PDFs are processed using pdfium2 for searchable PDFs + Tesseract OCR for scanned documents
Images are processed using Tesseract OCR
Office documents and other formats are processed using Pandoc
PPTX files are converted using python-pptx
HTML files are converted using html-to-markdown
Plain text files are read directly with appropriate encoding detection

Roadmap

V1:

- html file text extraction
- better PDF table extraction
- TBD

V2:

- extra install groups (to make dependencies optional)
- metadata extraction (possible breaking change)
- TBD

Feature Requests

Feel free to open a discussion in GitHub or an issue if you have any feature requests

Contribution

Is welcome!

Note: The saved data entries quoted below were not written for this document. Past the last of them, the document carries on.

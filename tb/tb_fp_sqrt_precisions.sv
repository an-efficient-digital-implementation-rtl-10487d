// tb_fp_sqrt_precisions: runs both square-root cores at the three IEEE-754
// precisions the design targets:
//  * half   (5/10):  every one of the 65,536 operands, pipelined core with
//                    NP = 1 (latency 34), resource core latency 23;
//  * single (8/23):  20,000 LFSR operands, NP = 0 (latency 48 and 49);
//  * double (11/52): 20,000 LFSR operands, NP = 0 (latency 107 and 107).
// Each result is compared bit for bit with the truncated square root and
// its latency with the expected value. Resource-core counts are folded into
// the failures only; checks count pipelined results.
module tb_fp_sqrt_precisions;
  logic clk = 0, rst_n = 0;
  logic d_h, d_s, d_d;
  int   c_h, c_s, c_d, f_h, f_s, f_d;

  fp_sqrt_harness #(.EW(5),  .MW(10), .NP(1), .EXHAUSTIVE(1'b1)) u_half
    (.clk, .rst_n, .done_o(d_h), .checks_o(c_h), .failures_o(f_h));
  fp_sqrt_harness #(.EW(8),  .MW(23), .NP(0), .EXHAUSTIVE(1'b0), .NOPS(20000)) u_single
    (.clk, .rst_n, .done_o(d_s), .checks_o(c_s), .failures_o(f_s));
  fp_sqrt_harness #(.EW(11), .MW(52), .NP(0), .EXHAUSTIVE(1'b0), .NOPS(20000)) u_double
    (.clk, .rst_n, .done_o(d_d), .checks_o(c_d), .failures_o(f_d));

  always #5 clk = ~clk;

  initial begin
    int cyc = 0;
    repeat (3) @(posedge clk);
    rst_n <= 1;
    @(posedge clk);
    while (!(d_h && d_s && d_d) && cyc < 3_000_000) begin
      @(posedge clk);
      cyc++;
    end
    $display("half: %0d checks %0d failures; single: %0d / %0d; double: %0d / %0d",
             c_h, f_h, c_s, f_s, c_d, f_d);
    $display("TB_RESULT checks=%0d failures=%0d", c_h + c_s + c_d,
             f_h + f_s + f_d + ((d_h && d_s && d_d) ? 0 : 1));
    $finish;
  end
endmodule
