Everything else counts as unpredictable: byte and halfword memory operations,
multiply and divide, JALR, REGIMM branches, traps, system calls and floating
point.

The core has three stages:

1. **fetch**: a synchronous read of the instruction memory;
2. **execute**: decode, register read, ALU, branch resolution, memory access
   and register write;
3. **output register**: the predicted record.

Architectural PC state is the MIPS pair `(pc, npc)`. Committing the
instruction at `pc` moves to `(npc, target or npc+4)` and, in the same cycle,
starts fetching `npc`. So the instruction after a branch, its delay slot, is
always the one already in flight, and no flush is ever needed. Loads spend a
second cycle in execute waiting for the data memory.

Throughput is one instruction per cycle, or one per two cycles for a load,
while the core has credit and the output is not blocked.

### Core controller: credits, drain and patch

The core controller in `rtl/core_ctrl.sv` turns the two token kinds into two
control interfaces of the core:

* **Halt interface.** A marker adds `count` issue credits. The core commits
  one instruction per credit and stops before issuing when none is left.
  Markers are accepted at any time, so several can queue up as credit.
* **State interface.** An unpredictable update is accepted only when the
  credits are used up *and* the core is idle: no load in flight and the
  output register empty. In that same cycle the controller writes the
  register (if any), writes memory with byte enables (if a store), and sets
  `pc <= npc`, `npc <= npc + npc_delta`. The fetched word is discarded, and
  the core restarts on the next credits.

This drain-then-patch rule keeps the output in order without any reorder
logic. The parser hands an unpredictable update to the core controller and
to the bypass **in the same cycle** (`rtl/trace_parser.sv`). The controller
only takes it once every earlier predicted record has left the core. So the
bypass record reaches the merge after all records of older instructions. The
merge (`rtl/trace_merge.sv`) gives the bypass priority, for the rare case
that the core's next record is already ready when the output FIFO stalls.

Each unpredictable update costs the drain of the core plus one cycle of
refetch. `n_drain_wait` counts the cycles updates spent waiting.

An instruction that is credited as predicted but that the core does not
implement means the stream and the program disagree. The core then stops
and raises the sticky `err_unimpl`.

### Registers and memory

* `rtl/regfile.sv`: 32 × 32 bits. Register 0 is zero. There are two
  combinational read ports and one write port, which the controller shares.
* `rtl/pred_mem.sv`: instruction and data copies of a `2**MEM_AW`-word memory
  window (4K words, 16 KB, by default). Every write goes to both copies with
  byte enables, so stores and patches stay coherent with instruction fetch.
  Reads are synchronous with an enable, as in block RAM. Address bits above
  the window are ignored.

Before streaming, the host writes the program image through `prog_we`,
`prog_addr` and `prog_data`, and sets the entry point with `start_we` and
`start_pc`. Both are taken only while `prog_ready` is high, which means the
core is drained and no token is waiting.

## Top-level interface (`zipio_top`)

| port | dir | meaning |
|---|---|---|
| `clk`, `rst_n` | in | clock; asynchronous active-low reset |
| `in_valid`, `in_ready`, `in_tok` | in/out/in | compressed tokens, one per transfer |
| `out_valid`, `out_ready`, `out_rec` | out/in/out | inflated records, one per transfer |
| `prog_we`, `prog_addr`, `prog_data`, `prog_ready` | in/in/in/out | program image loading (byte address, word data) |
| `start_we`, `start_pc` | in | entry point: `pc = start_pc`, `npc = start_pc + 4` |
| `err_unimpl` | out | a predicted step hit an instruction the core does not implement |
| `idle` | out | no token or record is held anywhere and the core is drained |
| `n_refs`, `n_retained`, `n_markers`, `n_patches`, `n_drain_wait` | out | statistics |

| parameter | default | meaning |
|---|---|---|
| `IN_DEPTH`, `OUT_DEPTH` | 64 | FIFO depths in tokens and records |
| `IBUF_ENTRIES` | 16 | Zcompr+ table size; must match the compressor |
| `MEM_AW` | 12 | memory window: `2**MEM_AW` words each for instructions and data |

None of these sizes is published for the original design; they are this
implementation's choices.

## Standard-I/O wrapper (`zipio_system`)

On the FPGA the decompressor does not own its input and output. It reaches
them through a file-style I/O service that the host carries out: the FPGA
sends a request and the host performs the matching C library call. A host
call can take microseconds, so a read is *split-phase*. The request goes out
at once, and its answer comes back later as a separate response. A client
may have several reads outstanding, and their latencies overlap. File names
are never sent as text: both sides share a table of strings built ahead of
time, and a request names a file by its index in that table (a *string
handle*).

```
            ┌────────── zipio_system ────────────────────────────────┐
 host ◄────►│ stdio_mux ◄─► stdio_reader ─► tok_unpack ─► zipio_top ─┼─┐
 requests / │   ▲   ▲                                                │ │
 responses  │   │   └────── stdio_writer ◄─ rec_pack ◄───────────────┼─┘
            │   └────────── stdio_logger ◄─ statistics, error        │
            └────────────────────────────────────────────────────────┘
```

One request/response channel (`stdio_pkg`) carries five operations. Every
request has a two-bit client tag, which the host echoes in its responses.
`stdio_mux` uses the tag to share the channel between the three clients:
client 0 is the reader, client 1 the writer and client 2 the logger. It
arbitrates round-robin: after client g, the first waiting client among
g+1, g+2 and so on wins.

| op | request fields | response |
|---|---|---|
| `SIO_FOPEN` | `arg` = string handle, `data[0]` = 1 for writing | one response, `data` = file handle |
| `SIO_FREAD` | `handle`, `arg` = words wanted | one response per word, the final one with `last`; `eof` marks the end of the file; a final response with `nodata` carries no word |
| `SIO_FWRITE` | `handle`, `arg` = 1 or 2 words, `data[31:0]` first and `data[63:32]` second word | none |
| `SIO_FCLOSE` | `handle` | none |
| `SIO_PRINTF` | `handle` = output stream, `arg` = string handle of the format, `data[31:0]` and `data[63:32]` = two arguments | none; the host formats the line with its own `printf` |

Responses to one client arrive in the order of its requests, and the
channel has no response back-pressure (`sio_rsp_ready` is always 1).

**Reader.** `stdio_reader` opens string `TRACE_IN_STR` and then keeps up to
`MAX_READS` reads of `READ_CHUNK` words each in flight. Its receive buffer
holds `READ_BUF` words. A new read is issued only if the buffer can hold
every word still owed by reads in flight plus the whole new chunk. The
buffer therefore never overflows, even though responses cannot be refused.
After a response marked `eof`, no more reads are issued. Reads already in
flight may come back empty (`nodata`). `eof` is raised once they have all
been answered and the buffer is empty.

**Writer.** `stdio_writer` opens string `TRACE_OUT_STR` for writing and sends
one `FWRITE` per input transfer of one or two words. It sends `FCLOSE` once `close` is high and no word
is pending, and then raises `done`. The system raises `close` when the
reader reports `eof` and the unpacker, the decompressor and the packer are
all idle.

**File formats.** Both formats are sequences of 32-bit words, and both are this
implementation's own.

* Compressed trace, read by `tok_unpack`:
  * Every token starts with a header word. Bits [31:30] give the kind:
    0 is a marker, 1 a full record, 2 a buffer reference and 3 a padding
    word, which is skipped. Bit [29] is `retain`, bits [23:16] are the
    buffer index and bits [15:0] are the marker's run length.
  * A full record adds five words:
    1. `{rd_we[31], rd[30:26], mem_op[25:24], mem_be[23:20]}`;
    2. `rd_val`;
    3. `mem_addr`;
    4. `mem_data`;
    5. `npc_delta`.
* Inflated trace, written by `rec_pack`: seven words per record, sent as
  three two-word writes and one one-word write:
  1. `{predicted, 31'b0}`;
  2. `pc`;
  3. the `{rd_we, rd, mem_op, mem_be}` word above;
  4. `rd_val`;
  5. `mem_addr`;
  6. `mem_data`;
  7. `npc_delta`.

  Two words per write matter for speed. The channel carries one request
  per cycle, so one word per write would cap the output at 1/7 of a record
  per cycle. That is below the 0.15 records per cycle that the published
  15 MIPS at 100 MHz needs. With two-word writes the cap is 1/4.

**Logger.** `stdio_logger` prints to host stream `LOG_HANDLE`, for
example standard error, which is already open. It prints:

* one line when the core meets an instruction it does not implement, with
  the number of markers and patches so far;
* two summary lines once the output file is closed: markers and patches,
  then buffer references and retained records.

`done` rises when the summary has been accepted.

**Start-up.** The reader opens its file and prefetches from reset. Tokens
are held back from the decompressor until the program has been loaded and
`start_we` has been accepted.

| extra parameter | default | meaning |
|---|---|---|
| `TRACE_IN_STR`, `TRACE_OUT_STR` | 0, 1 | string handles of the two file names |
| `READ_CHUNK` | 16 | words per read request |
| `MAX_READS` | 4 | reads in flight at most |
| `READ_BUF` | 128 | reader buffer, words |
| `LOG_HANDLE` | 2 | host stream for the log |
| `LOG_ERR_STR`, `LOG_SUM1_STR`, `LOG_SUM2_STR` | 2, 3, 4 | string handles of the three log formats |

The remaining ports of `zipio_system` are:

* `prog_*` and `start_*`, as on `zipio_top`;
* `done`;
* `err_unimpl`;
* the statistics;
* `max_reads_inflight`, the largest number of reads that were in flight at
  once.

## How far this follows the published architecture

These parts follow ZIP-IO as published:

* the block structure: input FIFO, decompressor controller with Zcompr+,
  instruction buffer and parser, predictor CPU with core controller, PC,
  registers, cache and prediction core, the merge, and the output FIFO;
* the predictor as a pipelined MIPS-subset core with a halt-before-issue
  interface and a state-patching interface;
* the wait, halt, patch and restart sequence for unpredictable instructions;
* the bypass of unpredictable updates straight to the output;
* the Zcompr+ table with LRU retention and flag-driven table updates.

These are this implementation's own choices:

* the token and record formats, and run-length markers (the published scheme
  draws one marker per instruction; a `count` of 1 is that case);
* the relative next-PC field;
* the exact instruction subset and the pipeline depth;
* the delay-slot handling;
* the program-load and start ports;
* every size.

Known departures and gaps:

* **References are exact, not relative.** A Zcompr+ reference repeats an
  earlier update exactly, apart from the relative next PC. The stored
  memory address is absolute, so updates that differ from an earlier one
  only by a regular offset are sent in full. Examples are writes of the
  same value to consecutive addresses.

Read guidelines below.

Supported File Types

Kreuzberg supports a wide range of file formats:

Document Formats

PDF (.pdf) - both searchable and scanned documents
Word Documents (.docx, .doc)
Power Point Presentations (.pptx)
OpenDocument Text (.odt)
Rich Text Format (.rtf)

Image Formats

JPEG, JPG (.jpg, .jpeg, .pjpeg)
PNG (.png)
TIFF (.tiff, .tif)
BMP (.bmp)
GIF (.gif)
WebP (.webp)
JPEG 2000 (.jp2, .jpx, .jpm, .mj2)
Portable Anymap (.pnm)
Portable Bitmap (.pbm)
Portable Graymap (.pgm)
Portable Pixmap (.ppm)

Text and Markup Formats

HTML (.html, .htm)
Plain Text (.txt)
Markdown (.md)
reStructuredText (.rst)
LaTeX (.tex)

Data Formats

Comma-Separated Values (.csv)
Tab-Separated Values (.tsv)

Usage

Kreuzberg exports two async functions:

Extract text from a file (string path or pathlib.Path) using extract_file()
Extract text from a byte-string using extract_bytes()

Extract from File

from pathlib import Path
from kreuzberg import extract_file


# Extract text from a PDF file
async def extract_pdf():
    result = await extract_file("document.pdf")
    print(f"Extracted text: {result.content}")
    print(f"Output mime type: {result.mime_type}")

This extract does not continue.